Yes, Greg, after speaking to Hospice, Dean's spirits were so down. We thought our doctor had recommended Hospice, but we found out it was the hospital, so we were wrong. So much happening in just a week, we sometimes can't figure out which end is up. After speaking to Hospice, I do have a different feeling about them, that is sad, but what you say, is basically the feeling I received.

Thank you for the heads up on combining two drugs. This fear of the unknown is scaring Dean so much, and I have no idea how to help him. He is usually the one that has always been strong for me. He now keeps saying he is going to be a burden to me, I have to keep convincing him that we are in this fight together. No one is a burden. You are so helpful, and give us hope, I thank you so much for that.

When Dean made his first post a few days ago, I don't think he knew he would get such kind and caring replies. I have read everyone's replies to him, I know he is thankful that each of you are helping him through this long journey. I have to realize it has only been a week, one day we were making plans for an upcoming trip, and the next we found out our lives would never, ever be the same. Our trip is now going to be in a different direction for awhile.

Thank you Cathy for telling me that you and Bruce were in a daze for awhile, I worry about Dean feeling so fearful and thinking he will now be a burden to me.
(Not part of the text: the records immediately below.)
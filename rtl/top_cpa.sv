// top_cpa: FPGA platform for correlation power analysis of the AES S-box.
//
// A host drives the platform over a serial line with one-byte commands. The
// controller seeds an 8-bit LFSR that supplies plaintext bytes, chooses how
// many of the N_SBOX parallel S-box copies switch, and on a measurement
// command raises 'trigger' for the oscilloscope while the enabled copies
// substitute the current plaintext, then sends back the XOR of the copies'
// outputs as a health check. The external reset is synchronised by two
// flip-flops. The block structure, command set and baud rate follow the
// design; the 50 MHz clock default is that of the usual board for it.
//
// Ports: clk, reset (active high, asynchronous), rx/tx (8N1 at BAUD),
// trigger (high for the two clock cycles of the S-box evaluation).
module top_cpa
  import cpa_pkg::*;
#(
  parameter int unsigned CLK_FREQ_HZ = 50_000_000,
  parameter int unsigned BAUD        = 115_200,
  parameter int unsigned N_SBOX      = 32
) (
  input  logic clk,
  input  logic reset,
  input  logic rx,
  output logic tx,
  output logic trigger
);

  logic            rst;
  byte_t           data_in, data_out, sbox_bits, xor_result;
  logic            rd_req, rd_ack, wr_req, wr_ack, en2;
  logic [EN_W-1:0] en;

  reset_sync #(.STAGES(2)) u_rst (.clk(clk), .rst_in(reset), .rst_out(rst));

  uart #(.CLK_FREQ_HZ(CLK_FREQ_HZ), .BAUD(BAUD)) u_uart (
    .clk(clk), .rst(rst), .rx(rx), .tx(tx),
    .data_in(data_in), .rd_req(rd_req), .rd_ack(rd_ack),
    .data_out(data_out), .wr_req(wr_req), .wr_ack(wr_ack));

  ctrl #(.N_EN(EN_W)) u_ctrl (
    .clk(clk), .rst(rst),
    .data_in(data_in), .rd_req(rd_req), .rd_ack(rd_ack),
    .data_out(data_out), .wr_req(wr_req), .wr_ack(wr_ack),
    .trigger(trigger), .en(en), .en2(en2), .sbox_bits(sbox_bits),
    .xor_result(xor_result));

  sbox_logic #(.N_SBOX(N_SBOX)) u_sbox (
    .clk(clk), .rst(rst), .en(en), .trigger(trigger), .sbox_bits(sbox_bits),
    .en2(en2), .xor_result(xor_result));

endmodule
I try to keep reminding myself it has only been a week, Dean needs time to accept what is ahead of him, and maybe his fighting spirit will then return.

As I told Grey above, I was confused about the Hospice referral, apparently it was the hospital that made the referral. The oncologist didn't know anything about it when I told him what happened.

I feel as you do, when things settle down and Dean hopefully does well on chemo, we will research more options for us. Right now he needs time to accept what he is dealing with, I think maybe he feels like he is in a nightmare and wants to wake up and find everything is like it was before he heard the words - MDS. Thank you for sharing your feelings with me on waiting.

And Dan, also a great big thank you for bringing some of the new drugs to my attention. There is so much to learn, and sometimes not enough hours in the day to do it all. I am going to remember what you said at the end of your post - we need hope and belief!

Some good news, yesterday when I felt like I had no where to turn, our family physician called to see how Dean was doing. I was crying when he called because I was feeling overwhelmed, taking care of my mom, worrying about my recent mammogram - I have received a letter indicating there was something that needed a second look, then someone backed into my car while I was parked at the grocery store and of course the problem with Hospice.

Our doctor said he has a home health agency that he uses and said he would tell them to call us. They did, and came by today for a visit. The nurse was so supportive, she understood that I needed some help, as does Dean, so they are going to work out a schedule for the nurse, aide and therapist to come to our home. Dean is very weak, which is also something that is difficult for Dean to accept, he has always been active. When he tries to shower and dress in the morning it makes him very tired, he is having shortness of breath and coughing. Luckily he is eating, because he lost over twenty pounds, he does look like he is putting some of it back on. Dean is thin anyhow, so he was beginning to look like a toothpick.

Anyhow we are now ready for the battle. Chemo on Monday. Thank you again to each and everyone of you for your compassion, support and kind words. I don't know how to express how much it means to me. I sit down at my computer in the evening, see your posts, it lifts my spirits and gives me hope.

Hope and belief are the cornerstone of managing MDS.